Question

① use substitution to match these solutions to their equations. {7, 36, 42, 3}
\frac{12}{a}=4, a = ___
\frac{b}{7}=6, b = ___
\frac{56}{c}=8, c = ___
② use the commutative property to write an equivalent expression. 7 + h=
③ identify if the question is statistical or non - statistical. \what is your favorite movie?\
④ graph and label the polygon: (1, 2), (7, 2), (3, 5), (9, 5)
⑤ graph and label the polygon: (2, - 7), (5, - 3), (9, - 3), (9, - 7)

Explanation:

Step1: Solve equations in part 1

For $\frac{12}{a}=4$, cross - multiply: $4a = 12$, then $a=\frac{12}{4}=3$. For $\frac{b}{7}=6$, multiply both sides by 7: $b = 6\times7 = 42$. For $\frac{56}{c}=8$, cross - multiply: $8c = 56$, then $c=\frac{56}{8}=7$.

Step2: Use commutative property in part 2

The commutative property of addition states that $a + b=b + a$. So, $7 + h=h + 7$.

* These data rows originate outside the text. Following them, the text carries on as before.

// extra_column_generator: builds the next column of the decoder's trellis from the current
// one, the add-compare-select step of a Viterbi decoder over the NUM_STATES = 4 states.
//
// For every next state ns the two predecessors {ns[0], x} (x = 0, 1) are extended by the
// branch metric of the label on their branch; a two-input min2_finder_tree keeps the smaller
// candidate (x = 0 on a tie). A four-input min2_finder_tree then finds the most reliable state
// of the new column, and every metric (norm is the amount subtracted) is expressed relative to it, so that state's metric is
// zero: the column leaves in the delta domain and the metrics stay bounded. Candidates
// saturate at the top of the PM_W-bit range.
// Outputs per next state: the normalised path metric, the decision x, and the message bit
// carried by the surviving branch. best_state is the most reliable state of the new column.
// The block's name and its place after the min finder follow the design description; its
// insides are this design's choice (the document gives no detail of them).
//
// Purely combinational.
module extra_column_generator
  import trellis_pkg::*;
#(
  parameter logic [K-1:0] G1_FF = G1_FF_DEFAULT,
  parameter logic [K-1:0] G2_FB = G2_FB_DEFAULT,
  parameter int unsigned  PM_W  = 6,               // path-metric width
  parameter int unsigned  BM_W  = 2                // branch-metric width
) (
  input  logic [PM_W-1:0] pm_in    [NUM_STATES],   // current column, delta domain
  input  logic [BM_W-1:0] bm       [NUM_LABELS],   // branch metric per label {u, p}
  output logic [PM_W-1:0] pm_out   [NUM_STATES],   // next column, delta domain
  output logic            decision [NUM_STATES],   // surviving predecessor {ns[0], decision}
  output logic            surv_bit [NUM_STATES],   // message bit on the surviving branch
  output state_t          best_state,
  output logic [PM_W-1:0] norm                     // amount subtracted: best new candidate
);

  localparam logic [PM_W:0] PM_MAX = {1'b0, {PM_W{1'b1}}};

  logic [PM_W-1:0] cand     [NUM_STATES][2];
  logic [PM_W-1:0] sel_val  [NUM_STATES];
  logic            sel_idx  [NUM_STATES];
  logic [PM_W-1:0] col_min;
  state_t          col_min_idx;

  always_comb begin
    for (int unsigned ns = 0; ns < NUM_STATES; ns++) begin
      for (int unsigned x = 0; x < 2; x++) begin
        logic [PM_W:0] sum;
        state_t        ps;
        ps  = state_t'(ns);
        ps  = {ps[0], 1'(x)};
        sum = {1'b0, pm_in[ps]} + (PM_W+1)'(bm[rsc_label(G1_FF, G2_FB, ps, state_t'(ns))]);
        cand[ns][x] = (sum > PM_MAX) ? PM_MAX[PM_W-1:0] : sum[PM_W-1:0];
      end
    end
  end

  for (genvar ns = 0; ns < NUM_STATES; ns++) begin : g_acs
    min2_finder_tree #(.N(2), .W(PM_W)) u_select (
      .vals    (cand[ns]),
      .min_val (sel_val[ns]),
      .min_idx (sel_idx[ns])
    );
  end

  min2_finder_tree #(.N(NUM_STATES), .W(PM_W)) u_best (
    .vals    (sel_val),
    .min_val (col_min),
    .min_idx (col_min_idx)
  );

  always_comb begin
    for (int unsigned ns = 0; ns < NUM_STATES; ns++) begin
      state_t ps;
      ps = state_t'(ns);
      ps = {ps[0], sel_idx[ns]};
      pm_out[ns]   = sel_val[ns] - col_min;
      decision[ns] = sel_idx[ns];
      surv_bit[ns] = rsc_input_for(G2_FB, ps, state_t'(ns));
    end
    best_state = col_min_idx;
    norm       = col_min;
  end

endmodule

Step3: Determine type of question in part 3

A statistical question has variability in the answers. The question "What is your favorite movie?" has different answers for different people, but it is non - statistical as it asks for a single person's preference without data collection and analysis on a group.

Step4: Graph polygons in part 4 and 5

For the polygon with vertices $(1,2),(7,2),(3,5),(9,5)$: Plot the points $(1,2)$ (1 unit right and 2 units up from the origin), $(7,2)$ (7 units right and 2 units up), $(3,5)$ (3 units right and 5 units up), $(9,5)$ (9 units right and 5 units up) and connect them in order. For the polygon with vertices $(2,-7),(5,-3),(9,-3),(9,-7)$: Plot the points $(2,-7)$ (2 units right and 7 units down), $(5,-3)$ (5 units right and 3 units down), $(9,-3)$ (9 units right and 3 units down), $(9,-7)$ (9 units right and 7 units down) and connect them in order.

Answer:

1. $a = 3$, $b = 42$, $c = 7$
2. $h + 7$
3. Non - statistical
4. Graph the polygon with vertices $(1,2),(7,2),(3,5),(9,5)$ as described above.
5. Graph the polygon with vertices $(2,-7),(5,-3),(9,-3),(9,-7)$ as described above.